* **Task objective**
From the entries that follow, copy every line with the word "wdata".

(Source data)
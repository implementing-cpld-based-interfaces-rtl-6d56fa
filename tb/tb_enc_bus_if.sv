// tb_enc_bus_if - byte-wise reads of a changing 16-bit count. Checks that
// the low-byte read returns the live low byte, that the high-byte read
// returns the upper byte captured at the low-byte read even if the count
// carried in between, that other addresses and the other page leave the
// bus alone, and that a write to the low-byte address clears the count.
module tb_enc_bus_if;
  import cpld_pkg::*;
  logic clk = 1'b0, rst_n = 1'b1;
  initial #1 rst_n = 1'b0;  // falling edge starts the asynchronous reset
  bus_req_t req;
  logic [15:0] count;
  logic clr, rd_oe;
  logic [7:0] rdata;
  int checks = 0, failures = 0;
  int carries_protected = 0;

  enc_bus_if dut (.*);

  always #5 clk = ~clk;

  initial begin
    #200000;
    failures++;
    $display("TB_RESULT checks=%0d failures=%0d", checks, failures);
    $finish;
  end

  task automatic check(logic ok, string what);
    checks++;
    if (!ok) begin failures++; $display("FAIL: %s", what); end
  endtask

  task automatic idle();
    @(negedge clk);
    req = '0;
  endtask

  // a read strobe lasting three clocks; data sampled at its end
  task automatic do_read(logic [3:0] a, logic page, output logic [7:0] d, output logic oe);
    @(negedge clk);
    req = '{sel: page, addr: a, rd: 1'b1, wr: 1'b0, wdata: 8'h00};
    repeat (3) @(negedge clk);
    d = rdata; oe = rd_oe;
    req = '0;
  endtask

  initial begin
    logic [7:0] d;
    logic oe;
    req = '0;
    count = 16'h12FF;
    repeat (2) @(negedge clk);
    rst_n = 1'b1;
    idle();
    check(!rd_oe && !clr, "idle bus driven");

    // LSB read, then the counter carries into the upper byte before MSB read
    do_read(REG_ENC_LOW, 1'b1, d, oe);
    check(oe && d == 8'hFF, "low byte");
    count = 16'h1300;
    idle();
    do_read(REG_ENC_HIGH, 1'b1, d, oe);
    check(oe && d == 8'h12, "latched high byte after carry");
    if (oe && d == 8'h12) carries_protected++;
    // the latch stays until the next LSB read
    count = 16'hA5C3;
    do_read(REG_ENC_HIGH, 1'b1, d, oe);
    check(d == 8'h12, "latch holds without LSB read");
    do_read(REG_ENC_LOW, 1'b1, d, oe);
    check(d == 8'hC3, "low byte 2");
    do_read(REG_ENC_HIGH, 1'b1, d, oe);
    check(d == 8'hA5, "high byte 2");

    // other addresses / other page: no drive, no latch update
    count = 16'h7788;
    do_read(REG_ENC_LOW, 1'b0, d, oe);
    check(!oe, "other page not driven");
    do_read(REG_TOTALTIME, 1'b1, d, oe);
    check(!oe, "other register not driven");
    do_read(REG_ENC_HIGH, 1'b1, d, oe);
    check(d == 8'hA5, "latch untouched by other accesses");

    // random pairs
    for (int i = 0; i < 50; i++) begin
      automatic logic [15:0] v = 16'($urandom);
      count = v;
      do_read(REG_ENC_LOW, 1'b1, d, oe);
      check(d == v[7:0], "random low");
      count = 16'($urandom);
      do_read(REG_ENC_HIGH, 1'b1, d, oe);
      check(d == v[15:8], "random high (latched)");
    end

    // write to the low-byte address clears the counter; other writes do not
    @(negedge clk);
    req = '{sel: 1'b1, addr: REG_ENC_HIGH, rd: 1'b0, wr: 1'b1, wdata: 8'h00};
    #1 check(!clr, "write to high byte does not clear");
    @(negedge clk);
    req = '{sel: 1'b1, addr: REG_ENC_LOW, rd: 1'b0, wr: 1'b1, wdata: 8'h5A};
    #1 check(clr && !rd_oe, "write to low byte clears");
    idle();
    #1 check(!clr, "clear ends with strobe");

    check(carries_protected > 0, "carry protection exercised");
    $display("TB_RESULT checks=%0d failures=%0d", checks, failures);
    $finish;
  end
endmodule
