// gpio_port - the predefined user I/O of the CPLD.
//
// Without reconfiguring the CPLD, its free pins serve as 8 digital inputs,
// 8 digital outputs and a free chip select for external hardware (the PWM
// pin is pwm_ctrl). The function is the original board's; the addresses
// and timing are this design's choice:
//   0x7FF0 read        dig_in, through a two-flop synchroniser
//   0x7FF1 write/read  dig_out register
//   0x7FF2 any access  cs_n low for as long as the strobe is active
//
// Interface: req is the decoded bus access; rdata/rd_oe stand for the
// tri-state driver onto the data bus.
//
// Timing: dig_out changes the clock after the write strobe is seen (it
// keeps the byte of the last strobe clock); dig_in reaches the read path
// two clocks after it changes; cs_n is combinational from the strobes.
module gpio_port
  import cpld_pkg::*;
(
  input  logic       clk,
  input  logic       rst_n,
  input  bus_req_t   req,
  input  logic [7:0] dig_in,
  output logic [7:0] dig_out,
  output logic       cs_n,
  output logic [7:0] rdata,
  output logic       rd_oe
);

  logic [7:0] in_meta, in_sync;
  logic       rd_in, rd_out;

  always_ff @(posedge clk or negedge rst_n) begin
    if (!rst_n) begin
      in_meta <= '0;
      in_sync <= '0;
      dig_out <= '0;
    end else begin
      in_meta <= dig_in;
      in_sync <= in_meta;
      if (hit_wr(req, REG_DIG_OUT)) dig_out <= req.wdata;
    end
  end

  assign rd_in  = hit_rd(req, REG_DIG_IN);
  assign rd_out = hit_rd(req, REG_DIG_OUT);
  assign cs_n   = ~(hit_rd(req, REG_USER_CS) | hit_wr(req, REG_USER_CS));
  assign rd_oe  = rd_in | rd_out;
  assign rdata  = rd_in ? in_sync : rd_out ? dig_out : '0;

endmodule
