// tb_gpio_port - writes and reads back the digital output register, reads
// the synchronised digital inputs (two clocks of delay), and checks that the
// free chip select follows accesses to its address only.
module tb_gpio_port;
  import cpld_pkg::*;
  logic clk = 1'b0, rst_n = 1'b1;
  initial #1 rst_n = 1'b0;  // falling edge starts the asynchronous reset
  bus_req_t req;
  logic [7:0] dig_in, dig_out, rdata;
  logic cs_n, rd_oe;
  int checks = 0, failures = 0;
  int n_cs = 0;

  gpio_port dut (.*);

  always #5 clk = ~clk;

  initial begin
    #1000000;
    failures++;
    $display("TB_RESULT checks=%0d failures=%0d", checks, failures);
    $finish;
  end

  task automatic check(logic ok, string what);
    checks++;
    if (!ok) begin failures++; $display("FAIL: %s", what); end
  endtask

  task automatic wr(logic [3:0] a, logic [7:0] d, logic page = 1'b1);
    @(negedge clk);
    req = '{sel: page, addr: a, rd: 1'b0, wr: 1'b1, wdata: d};
    #1 if (a == REG_USER_CS && page) begin check(!cs_n, "cs on write"); n_cs++; end
       else check(cs_n, "no cs");
    repeat (2) @(negedge clk);
    req = '0;
  endtask

  task automatic rd(logic [3:0] a, output logic [7:0] d, output logic oe);
    @(negedge clk);
    req = '{sel: 1'b1, addr: a, rd: 1'b1, wr: 1'b0, wdata: 8'h00};
    #1 if (a == REG_USER_CS) begin check(!cs_n, "cs on read"); n_cs++; end
       else check(cs_n, "no cs on read");
    repeat (2) @(negedge clk);
    d = rdata; oe = rd_oe;
    req = '0;
  endtask

  initial begin
    logic [7:0] d;
    logic oe;
    req = '0;
    dig_in = 8'h00;
    repeat (2) @(negedge clk);
    rst_n = 1'b1;
    check(dig_out == 8'h00 && cs_n, "reset state");
    for (int i = 0; i < 100; i++) begin
      automatic logic [7:0] v = 8'($urandom), w = 8'($urandom);
      wr(REG_DIG_OUT, v);
      check(dig_out == v, "dig_out written");
      wr(REG_DIG_OUT, ~v, 1'b0);          // other page: ignored
      wr(REG_DIG_IN, ~v);                 // input register: not writable
      check(dig_out == v, "dig_out unchanged by other writes");
      rd(REG_DIG_OUT, d, oe);
      check(oe && d == v, "dig_out read back");
      dig_in = w;
      @(negedge clk);
      @(negedge clk);
      rd(REG_DIG_IN, d, oe);
      check(oe && d == w, "dig_in read");
      rd(REG_USER_CS, d, oe);
      check(!oe, "cs address is not readable");
      wr(REG_USER_CS, v);
      check(dig_out == v, "cs write leaves dig_out");
    end
    // input delay: a change is not visible before two clocks
    @(negedge clk);
    dig_in = 8'h00;
    repeat (3) @(negedge clk);
    dig_in = 8'hA5;
    req = '{sel: 1'b1, addr: REG_DIG_IN, rd: 1'b1, wr: 1'b0, wdata: 8'h00};
    @(negedge clk);
    check(rdata == 8'h00, "one clock: not yet");
    @(negedge clk);
    check(rdata == 8'hA5, "two clocks: visible");
    req = '0;
    check(n_cs > 0, "chip select exercised");
    $display("TB_RESULT checks=%0d failures=%0d", checks, failures);
    $finish;
  end
endmodule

* **Task output**
    req = '{sel: page, addr: a, rd: 1'b1, wr: 1'b0, wdata: 8'h00};
    req = '{sel: 1'b1, addr: REG_ENC_HIGH, rd: 1'b0, wr: 1'b1, wdata: 8'h00};
    req = '{sel: 1'b1, addr: REG_ENC_LOW, rd: 1'b0, wr: 1'b1, wdata: 8'h5A};
      if (hit_wr(req, REG_DIG_OUT)) dig_out <= req.wdata;
    req = '{sel: page, addr: a, rd: 1'b0, wr: 1'b1, wdata: d};
    req = '{sel: 1'b1, addr: a, rd: 1'b1, wr: 1'b0, wdata: 8'h00};
    req = '{sel: 1'b1, addr: REG_DIG_IN, rd: 1'b1, wr: 1'b0, wdata: 8'h00};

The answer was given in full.